─── PROVIDED MATERIAL ───
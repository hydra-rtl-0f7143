// hydra_top: the Hydra network interface between a circuit-switched NoC and
// a MONTIUM-style coarse-grained tile processor (TP).
//
// Data path, NoC to TP: NUM_CH input channel buffers (flit_fifo, four flits
// each) -> flow_control, which separates control messages from stream data
// -> xbar_to_tp, a crossbar onto the NUM_BUS buses to the TP.
// Data path, TP to NoC: NUM_BUS buses from the TP -> xbar_to_noc crossbar ->
// flit_formatter, which attaches flit types from a decoder instruction or
// takes flits from small ROMs, and also inserts the replies of the message
// execution -> NUM_CH output channel buffers.
// Control: msg_exec executes the message protocol (configuration, DMA load
// and retrieve, status, run, wait, reset), with one message context per
// channel so that DMA transfers on several channels run in parallel, each
// through its own TP memory port (tp_mem_*[ch]); flow_control halts the TP when it
// is not running, waits, or requests a transfer that cannot be performed;
// clock_divider derives the tile clock f_NoC / 2^n and gates it while the TP
// is halted.
// Clocking: everything runs on the NoC clock clk. The tile clock is given to
// the TP as tp_clk_en, a clock enable with one pulse per tile clock cycle;
// tp_tick is the ungated divider output, which clocks the TP's external
// (configuration and memory) interface. The TP presents its stream requests
// (tp_rd/tp_rd_ch for reading, tp_send/tp_instr for writing) and holds them
// until a tp_clk_en pulse, at which they take place; read data on
// tp_bus_out is valid in that cycle.
// NoC channels use a valid/ready handshake: a flit moves when both are high.
// The channel counts, bus count, flit size and buffer depth are the published
// design's; the single-clock structure and the handshakes are choices made
// here.
module hydra_top
  import hydra_pkg::*;
#(
  parameter int unsigned N_CH      = 4,
  parameter int unsigned N_BUS     = 10,
  parameter int unsigned FIFO_DEPTH = 4,
  parameter int unsigned NUM_INSTR = 16
) (
  input  logic                          clk,
  input  logic                          rst_n,
  // channels from the NoC
  input  logic  [N_CH-1:0]              noc_in_valid,
  input  flit_t [N_CH-1:0]              noc_in_flit,
  output logic  [N_CH-1:0]              noc_in_ready,
  // channels to the NoC
  output logic  [N_CH-1:0]              noc_out_valid,
  output flit_t [N_CH-1:0]              noc_out_flit,
  input  logic  [N_CH-1:0]              noc_out_ready,
  // tile clock and program control
  output logic                          tp_tick,
  output logic                          tp_clk_en,
  output logic                          tp_rst,
  output logic                          tp_halt,
  input  logic                          tp_done,
  // streaming interface of the TP
  input  logic  [N_BUS-1:0]             tp_rd,
  input  logic  [N_BUS-1:0][$clog2(N_CH)-1:0] tp_rd_ch,
  output logic  [N_BUS-1:0][DATA_W-1:0] tp_bus_out,
  input  logic                          tp_send,
  input  logic  [$clog2(NUM_INSTR)-1:0] tp_instr,
  input  logic  [N_BUS-1:0][DATA_W-1:0] tp_bus_in,
  // configuration and memory interface of the TP
  output logic                          tp_cfg_we,
  output logic [15:0]                   tp_cfg_addr,
  output logic [15:0]                   tp_cfg_wdata,
  output logic [N_CH-1:0]               tp_mem_we,
  output logic [N_CH-1:0]               tp_mem_re,
  output logic [N_CH-1:0][5:0]          tp_mem_sel,
  output logic [N_CH-1:0][MEM_AW-1:0]   tp_mem_addr,
  output logic [N_CH-1:0][DATA_W-1:0]   tp_mem_wdata,
  input  logic [N_CH-1:0][DATA_W-1:0]   tp_mem_rdata
);

  // input buffers
  flit_t [N_CH-1:0]       in_head;
  logic  [N_CH-1:0]       in_valid, in_full, in_pop;
  // output buffers
  flit_t [N_CH-1:0]       out_push_flit;
  logic  [N_CH-1:0]       out_push, out_full, out_valid;
  flit_t [N_CH-1:0]       out_head;

  for (genvar c = 0; c < N_CH; c++) begin : g_ch
    flit_fifo #(.WIDTH($bits(flit_t)), .DEPTH(FIFO_DEPTH)) u_in_fifo (
      .clk, .rst_n,
      .wr_en(noc_in_valid[c] && !in_full[c]), .wr_data(noc_in_flit[c]), .full(in_full[c]),
      .rd_en(in_pop[c]), .rd_data(in_head[c]), .rd_valid(in_valid[c]), .count());

    flit_fifo #(.WIDTH($bits(flit_t)), .DEPTH(FIFO_DEPTH)) u_out_fifo (
      .clk, .rst_n,
      .wr_en(out_push[c]), .wr_data(out_push_flit[c]), .full(out_full[c]),
      .rd_en(noc_out_ready[c]), .rd_data(out_head[c]), .rd_valid(out_valid[c]), .count());

    assign noc_in_ready[c]  = !in_full[c];
    assign noc_out_valid[c] = out_valid[c];
    assign noc_out_flit[c]  = out_head[c];
  end

  // message execution <-> flow control
  logic  [N_CH-1:0] msg_valid, c_ready, f_ready;
  flit_t [N_CH-1:0] msg_flit;
  logic        run, waiting, stall, advance, tick;
  logic [N_CH-1:0] stream_avail, stream_req;
  logic [N_BUS-1:0] rd_ok;
  logic        send_ok;
  logic        hy_cfg_we;
  logic [15:0] hy_cfg_addr, hy_cfg_wdata;
  logic [2:0]  clkdiv_n;
  logic [N_CH-1:0] reply_valid, reply_ready;
  logic [N_CH-1:0][DATA_W-1:0] reply_data;
  logic [N_CH-1:0][DATA_W-1:0] in_payload;
  logic [N_CH-1:0][3:0]        fmt_bus_sel;
  logic [N_CH-1:0][DATA_W-1:0] fmt_bus_data;

  for (genvar c = 0; c < N_CH; c++) begin : g_pl
    assign in_payload[c] = in_head[c].payload;
  end

  flow_control #(.N_CH(N_CH), .N_BUS(N_BUS)) u_flow (
    .clk, .rst_n,
    .head(in_head), .head_valid(in_valid), .pop(in_pop),
    .msg_valid, .msg_flit, .c_ready, .f_ready,
    .stream_avail, .stream_req, .tp_rd, .tp_rd_ok(rd_ok),
    .tp_send, .tp_send_ok(send_ok),
    .tick, .run, .waiting, .stall, .halt(tp_halt), .advance, .in_msg(), .dropped());

  xbar_to_tp #(.NUM_CH(N_CH), .NUM_BUS(N_BUS), .DATA_W(DATA_W)) u_xbar_tp (
    .ch_data(in_payload), .ch_avail(stream_avail), .rd(tp_rd), .sel(tp_rd_ch),
    .bus_data(tp_bus_out), .bus_ok(rd_ok), .ch_req(stream_req));

  msg_exec #(.N(N_CH)) u_msg (
    .clk, .rst_n, .tick,
    .msg_valid, .msg_flit, .c_ready, .f_ready,
    .tp_cfg_we, .tp_cfg_addr, .tp_cfg_wdata,
    .tp_mem_we, .tp_mem_re, .tp_mem_sel, .tp_mem_addr, .tp_mem_wdata, .tp_mem_rdata,
    .tp_done, .tp_rst, .run, .waiting, .stall,
    .hy_cfg_we, .hy_cfg_addr, .hy_cfg_wdata, .clkdiv_n,
    .reply_valid, .reply_data, .reply_ready);

  xbar_to_noc #(.NUM_CH(N_CH), .NUM_BUS(N_BUS), .DATA_W(DATA_W)) u_xbar_noc (
    .bus_data(tp_bus_in), .sel(fmt_bus_sel), .ch_data(fmt_bus_data));

  flit_formatter #(.NUM_CH(N_CH), .NUM_INSTR(NUM_INSTR), .ROM_DEPTH(4)) u_fmt (
    .clk, .rst_n,
    .cfg_we(hy_cfg_we), .cfg_addr(hy_cfg_addr), .cfg_wdata(hy_cfg_wdata),
    .instr_sel(tp_instr), .send_req(tp_send), .advance, .send_ok,
    .bus_sel(fmt_bus_sel), .bus_data(fmt_bus_data),
    .reply_valid, .reply_data, .reply_ready,
    .fifo_full(out_full), .push(out_push), .push_flit(out_push_flit));

  clock_divider u_clkdiv (
    .clk, .rst_n, .n(clkdiv_n), .halt(tp_halt), .tick, .tp_clk_en);

  assign tp_tick = tick;
endmodule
───
▸ PROBLEM DETAILS:
If a line falls between the first line of the records and the line containing "buses to the TP.", inclusive, repeat it exactly; leave out all others.

▸ YOUR SOLUTION:
repository hydra-rtl-0f7143
// hydra_top: the Hydra network interface between a circuit-switched NoC and
// a MONTIUM-style coarse-grained tile processor (TP).
//
// Data path, NoC to TP: NUM_CH input channel buffers (flit_fifo, four flits
// each) -> flow_control, which separates control messages from stream data
// -> xbar_to_tp, a crossbar onto the NUM_BUS buses to the TP.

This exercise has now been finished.